- _Work request_
The required output is every line from the beginning of the entries below through the line that includes "atan(2^-3) = 7.125", copied exactly.

- _Information supplied_
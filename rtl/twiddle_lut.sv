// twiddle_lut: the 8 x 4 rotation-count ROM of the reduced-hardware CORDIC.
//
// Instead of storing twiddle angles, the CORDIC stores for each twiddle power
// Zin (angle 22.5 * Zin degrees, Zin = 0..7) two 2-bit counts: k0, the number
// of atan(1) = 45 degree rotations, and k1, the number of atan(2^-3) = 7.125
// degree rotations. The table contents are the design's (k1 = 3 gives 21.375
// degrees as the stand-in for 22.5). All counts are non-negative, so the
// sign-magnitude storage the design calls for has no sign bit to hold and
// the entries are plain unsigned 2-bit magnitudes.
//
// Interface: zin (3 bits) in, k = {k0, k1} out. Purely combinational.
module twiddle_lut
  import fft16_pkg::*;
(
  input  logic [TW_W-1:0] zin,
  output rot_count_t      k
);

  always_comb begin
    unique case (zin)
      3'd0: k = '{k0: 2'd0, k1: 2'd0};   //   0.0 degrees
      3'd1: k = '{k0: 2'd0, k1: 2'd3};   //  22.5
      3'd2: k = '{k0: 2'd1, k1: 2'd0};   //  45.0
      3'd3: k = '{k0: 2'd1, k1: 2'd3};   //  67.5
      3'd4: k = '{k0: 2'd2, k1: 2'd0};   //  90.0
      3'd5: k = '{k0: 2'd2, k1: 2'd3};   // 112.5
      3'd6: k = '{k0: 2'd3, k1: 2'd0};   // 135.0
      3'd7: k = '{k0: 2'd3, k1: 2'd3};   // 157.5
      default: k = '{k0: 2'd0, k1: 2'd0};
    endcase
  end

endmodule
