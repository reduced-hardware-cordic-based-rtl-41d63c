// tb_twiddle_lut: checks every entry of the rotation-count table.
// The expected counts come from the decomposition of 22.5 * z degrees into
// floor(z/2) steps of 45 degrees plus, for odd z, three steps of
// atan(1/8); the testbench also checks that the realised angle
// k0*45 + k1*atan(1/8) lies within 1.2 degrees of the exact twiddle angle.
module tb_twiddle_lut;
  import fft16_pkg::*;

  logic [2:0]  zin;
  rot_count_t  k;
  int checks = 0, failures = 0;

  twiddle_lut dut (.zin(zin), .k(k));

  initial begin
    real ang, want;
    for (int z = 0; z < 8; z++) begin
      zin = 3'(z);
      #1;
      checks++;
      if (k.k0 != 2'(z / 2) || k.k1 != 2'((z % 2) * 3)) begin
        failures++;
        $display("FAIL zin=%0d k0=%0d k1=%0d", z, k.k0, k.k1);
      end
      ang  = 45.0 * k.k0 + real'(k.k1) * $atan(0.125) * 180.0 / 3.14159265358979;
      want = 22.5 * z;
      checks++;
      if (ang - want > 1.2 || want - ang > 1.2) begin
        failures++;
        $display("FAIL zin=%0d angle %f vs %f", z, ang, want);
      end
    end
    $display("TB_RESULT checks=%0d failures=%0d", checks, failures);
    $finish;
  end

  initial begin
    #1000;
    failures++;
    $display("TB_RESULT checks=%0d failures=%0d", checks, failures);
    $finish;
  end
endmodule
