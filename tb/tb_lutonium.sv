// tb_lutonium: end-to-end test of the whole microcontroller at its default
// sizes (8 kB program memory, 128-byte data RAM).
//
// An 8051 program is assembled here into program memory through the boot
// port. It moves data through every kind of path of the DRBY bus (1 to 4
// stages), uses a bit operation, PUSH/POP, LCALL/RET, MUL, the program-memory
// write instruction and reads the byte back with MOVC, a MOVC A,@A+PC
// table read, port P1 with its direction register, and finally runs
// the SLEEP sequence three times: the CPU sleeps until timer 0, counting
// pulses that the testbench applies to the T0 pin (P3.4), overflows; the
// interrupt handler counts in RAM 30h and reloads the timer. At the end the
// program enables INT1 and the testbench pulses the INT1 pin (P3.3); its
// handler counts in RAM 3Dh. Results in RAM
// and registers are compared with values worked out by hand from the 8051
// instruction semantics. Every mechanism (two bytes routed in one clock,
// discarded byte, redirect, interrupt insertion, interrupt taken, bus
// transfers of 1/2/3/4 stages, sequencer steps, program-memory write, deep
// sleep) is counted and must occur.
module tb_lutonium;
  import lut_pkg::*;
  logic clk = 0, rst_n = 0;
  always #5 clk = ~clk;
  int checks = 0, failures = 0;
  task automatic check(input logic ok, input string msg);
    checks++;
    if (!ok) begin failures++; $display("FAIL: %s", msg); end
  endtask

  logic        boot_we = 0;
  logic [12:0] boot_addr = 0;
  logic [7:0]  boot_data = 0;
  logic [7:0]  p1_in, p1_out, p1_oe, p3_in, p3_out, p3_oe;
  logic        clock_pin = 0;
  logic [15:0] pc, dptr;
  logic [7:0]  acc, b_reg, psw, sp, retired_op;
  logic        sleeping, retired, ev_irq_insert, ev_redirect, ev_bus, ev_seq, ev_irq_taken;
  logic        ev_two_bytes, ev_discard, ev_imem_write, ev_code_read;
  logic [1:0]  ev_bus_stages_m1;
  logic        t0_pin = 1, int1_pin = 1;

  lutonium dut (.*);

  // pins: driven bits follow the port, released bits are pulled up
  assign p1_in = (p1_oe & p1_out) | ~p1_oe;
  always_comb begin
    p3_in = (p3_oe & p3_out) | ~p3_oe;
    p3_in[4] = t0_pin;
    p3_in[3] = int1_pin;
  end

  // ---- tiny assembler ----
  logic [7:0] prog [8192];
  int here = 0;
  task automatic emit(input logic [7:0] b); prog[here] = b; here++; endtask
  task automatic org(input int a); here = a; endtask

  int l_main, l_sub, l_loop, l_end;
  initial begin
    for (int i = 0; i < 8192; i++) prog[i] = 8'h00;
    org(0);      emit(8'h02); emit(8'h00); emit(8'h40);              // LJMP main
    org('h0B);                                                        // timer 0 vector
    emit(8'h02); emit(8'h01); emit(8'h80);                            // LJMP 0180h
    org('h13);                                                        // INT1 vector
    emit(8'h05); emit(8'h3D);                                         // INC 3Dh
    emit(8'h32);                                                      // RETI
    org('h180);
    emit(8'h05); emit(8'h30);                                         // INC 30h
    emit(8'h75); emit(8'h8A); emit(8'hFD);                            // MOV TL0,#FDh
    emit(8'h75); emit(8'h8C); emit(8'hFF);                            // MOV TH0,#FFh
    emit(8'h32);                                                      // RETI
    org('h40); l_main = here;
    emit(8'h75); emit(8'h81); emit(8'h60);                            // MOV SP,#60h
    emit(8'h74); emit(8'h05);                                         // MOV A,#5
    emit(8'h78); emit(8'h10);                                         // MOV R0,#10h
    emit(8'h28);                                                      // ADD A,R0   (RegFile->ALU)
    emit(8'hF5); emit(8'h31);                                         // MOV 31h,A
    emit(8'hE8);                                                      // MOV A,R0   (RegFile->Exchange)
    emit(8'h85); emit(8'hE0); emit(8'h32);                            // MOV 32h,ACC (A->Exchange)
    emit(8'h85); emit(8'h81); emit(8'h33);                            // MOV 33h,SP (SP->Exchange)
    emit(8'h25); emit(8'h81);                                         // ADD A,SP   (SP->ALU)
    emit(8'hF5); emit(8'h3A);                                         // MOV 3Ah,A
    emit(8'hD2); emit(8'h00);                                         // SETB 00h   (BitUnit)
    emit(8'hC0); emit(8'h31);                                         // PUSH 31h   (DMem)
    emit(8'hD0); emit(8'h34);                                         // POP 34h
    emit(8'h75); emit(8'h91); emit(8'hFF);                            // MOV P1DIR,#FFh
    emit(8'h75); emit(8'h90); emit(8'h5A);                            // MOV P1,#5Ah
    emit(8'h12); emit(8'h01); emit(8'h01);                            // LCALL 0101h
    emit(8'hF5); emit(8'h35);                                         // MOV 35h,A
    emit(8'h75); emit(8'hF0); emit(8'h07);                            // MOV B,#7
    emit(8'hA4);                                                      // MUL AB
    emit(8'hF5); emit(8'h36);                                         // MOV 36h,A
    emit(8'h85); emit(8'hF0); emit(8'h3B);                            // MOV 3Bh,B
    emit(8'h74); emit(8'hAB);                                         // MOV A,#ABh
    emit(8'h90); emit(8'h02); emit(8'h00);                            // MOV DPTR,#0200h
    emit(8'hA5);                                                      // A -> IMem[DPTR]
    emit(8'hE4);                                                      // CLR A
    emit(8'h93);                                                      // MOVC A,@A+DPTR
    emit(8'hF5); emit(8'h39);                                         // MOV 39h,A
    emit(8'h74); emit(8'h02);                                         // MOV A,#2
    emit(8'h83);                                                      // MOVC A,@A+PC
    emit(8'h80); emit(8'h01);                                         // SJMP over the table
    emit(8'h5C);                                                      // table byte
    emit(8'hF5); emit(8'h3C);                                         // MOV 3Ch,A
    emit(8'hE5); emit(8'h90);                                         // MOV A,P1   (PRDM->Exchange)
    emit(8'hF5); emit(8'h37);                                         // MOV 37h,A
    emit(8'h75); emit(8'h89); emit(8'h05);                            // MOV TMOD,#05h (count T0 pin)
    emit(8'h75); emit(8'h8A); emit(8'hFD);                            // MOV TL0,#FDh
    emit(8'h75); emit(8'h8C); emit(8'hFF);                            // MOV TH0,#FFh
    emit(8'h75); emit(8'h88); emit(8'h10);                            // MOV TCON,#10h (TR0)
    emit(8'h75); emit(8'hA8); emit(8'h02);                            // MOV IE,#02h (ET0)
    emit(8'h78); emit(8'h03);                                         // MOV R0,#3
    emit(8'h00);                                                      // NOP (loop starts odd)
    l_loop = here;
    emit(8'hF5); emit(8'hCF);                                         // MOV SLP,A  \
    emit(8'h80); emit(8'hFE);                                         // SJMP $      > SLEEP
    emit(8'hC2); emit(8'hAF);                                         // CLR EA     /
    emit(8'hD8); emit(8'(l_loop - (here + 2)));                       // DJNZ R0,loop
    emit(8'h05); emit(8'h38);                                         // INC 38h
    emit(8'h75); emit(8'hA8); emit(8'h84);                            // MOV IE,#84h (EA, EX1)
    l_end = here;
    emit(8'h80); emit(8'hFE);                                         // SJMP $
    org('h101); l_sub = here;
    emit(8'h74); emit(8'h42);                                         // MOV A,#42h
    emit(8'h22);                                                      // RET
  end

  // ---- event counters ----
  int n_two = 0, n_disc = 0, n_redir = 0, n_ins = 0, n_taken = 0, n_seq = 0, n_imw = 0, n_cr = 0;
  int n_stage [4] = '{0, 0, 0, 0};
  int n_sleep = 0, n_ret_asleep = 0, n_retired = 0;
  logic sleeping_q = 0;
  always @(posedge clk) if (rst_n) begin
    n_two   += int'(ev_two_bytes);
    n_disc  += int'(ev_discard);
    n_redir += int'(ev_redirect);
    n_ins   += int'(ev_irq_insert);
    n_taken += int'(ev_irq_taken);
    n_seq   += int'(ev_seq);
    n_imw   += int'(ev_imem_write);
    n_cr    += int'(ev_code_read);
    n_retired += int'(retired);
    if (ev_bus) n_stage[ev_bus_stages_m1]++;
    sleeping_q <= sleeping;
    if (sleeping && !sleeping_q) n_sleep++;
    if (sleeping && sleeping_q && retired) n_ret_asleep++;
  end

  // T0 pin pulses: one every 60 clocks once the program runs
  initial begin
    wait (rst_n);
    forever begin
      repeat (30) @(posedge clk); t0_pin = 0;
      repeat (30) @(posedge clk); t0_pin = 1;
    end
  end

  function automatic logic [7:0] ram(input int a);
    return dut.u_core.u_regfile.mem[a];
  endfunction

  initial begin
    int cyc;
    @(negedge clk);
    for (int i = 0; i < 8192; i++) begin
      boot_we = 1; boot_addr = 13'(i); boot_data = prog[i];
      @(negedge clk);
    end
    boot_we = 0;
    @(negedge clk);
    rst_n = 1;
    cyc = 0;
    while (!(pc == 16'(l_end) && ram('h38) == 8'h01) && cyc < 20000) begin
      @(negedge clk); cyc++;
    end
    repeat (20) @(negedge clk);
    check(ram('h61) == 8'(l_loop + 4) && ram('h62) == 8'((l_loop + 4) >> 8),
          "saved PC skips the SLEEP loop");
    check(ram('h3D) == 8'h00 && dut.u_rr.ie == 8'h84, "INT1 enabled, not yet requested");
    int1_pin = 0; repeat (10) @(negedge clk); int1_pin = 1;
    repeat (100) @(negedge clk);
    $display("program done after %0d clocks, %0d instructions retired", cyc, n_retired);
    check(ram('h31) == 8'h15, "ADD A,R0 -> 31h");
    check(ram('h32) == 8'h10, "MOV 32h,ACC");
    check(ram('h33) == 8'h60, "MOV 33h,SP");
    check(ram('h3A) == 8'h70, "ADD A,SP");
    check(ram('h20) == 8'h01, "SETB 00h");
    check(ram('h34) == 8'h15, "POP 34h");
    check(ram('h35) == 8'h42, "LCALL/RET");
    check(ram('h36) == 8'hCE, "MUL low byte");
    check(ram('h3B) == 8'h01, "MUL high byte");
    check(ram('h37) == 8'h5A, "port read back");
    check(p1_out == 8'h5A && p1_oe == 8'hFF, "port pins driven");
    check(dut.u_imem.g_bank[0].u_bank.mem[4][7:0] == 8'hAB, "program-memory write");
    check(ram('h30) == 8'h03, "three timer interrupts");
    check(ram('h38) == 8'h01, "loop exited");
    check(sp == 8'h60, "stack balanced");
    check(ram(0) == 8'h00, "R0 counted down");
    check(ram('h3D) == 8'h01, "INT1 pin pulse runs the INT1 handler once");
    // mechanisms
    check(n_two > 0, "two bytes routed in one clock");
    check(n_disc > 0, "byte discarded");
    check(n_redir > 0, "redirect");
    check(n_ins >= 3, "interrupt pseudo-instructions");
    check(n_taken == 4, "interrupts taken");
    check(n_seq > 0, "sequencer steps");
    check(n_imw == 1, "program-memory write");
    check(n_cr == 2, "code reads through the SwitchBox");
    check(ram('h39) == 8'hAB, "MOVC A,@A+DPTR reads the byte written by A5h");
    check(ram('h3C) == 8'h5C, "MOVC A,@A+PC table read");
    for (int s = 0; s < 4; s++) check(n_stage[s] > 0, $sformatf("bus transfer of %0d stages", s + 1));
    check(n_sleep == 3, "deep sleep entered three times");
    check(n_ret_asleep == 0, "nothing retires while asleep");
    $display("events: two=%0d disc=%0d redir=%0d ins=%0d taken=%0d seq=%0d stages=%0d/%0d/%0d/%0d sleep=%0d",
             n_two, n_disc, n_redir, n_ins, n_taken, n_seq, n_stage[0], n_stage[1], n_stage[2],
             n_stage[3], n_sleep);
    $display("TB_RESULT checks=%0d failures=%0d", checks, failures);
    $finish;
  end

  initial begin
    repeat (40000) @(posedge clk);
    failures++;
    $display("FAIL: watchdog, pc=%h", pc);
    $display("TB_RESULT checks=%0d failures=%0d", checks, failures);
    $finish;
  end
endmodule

- _Your response_
filename rtl/twiddle_lut.sv
// twiddle_lut: the 8 x 4 rotation-count ROM of the reduced-hardware CORDIC.
//
// Instead of storing twiddle angles, the CORDIC stores for each twiddle power
// Zin (angle 22.5 * Zin degrees, Zin = 0..7) two 2-bit counts: k0, the number
// of atan(1) = 45 degree rotations, and k1, the number of atan(2^-3) = 7.125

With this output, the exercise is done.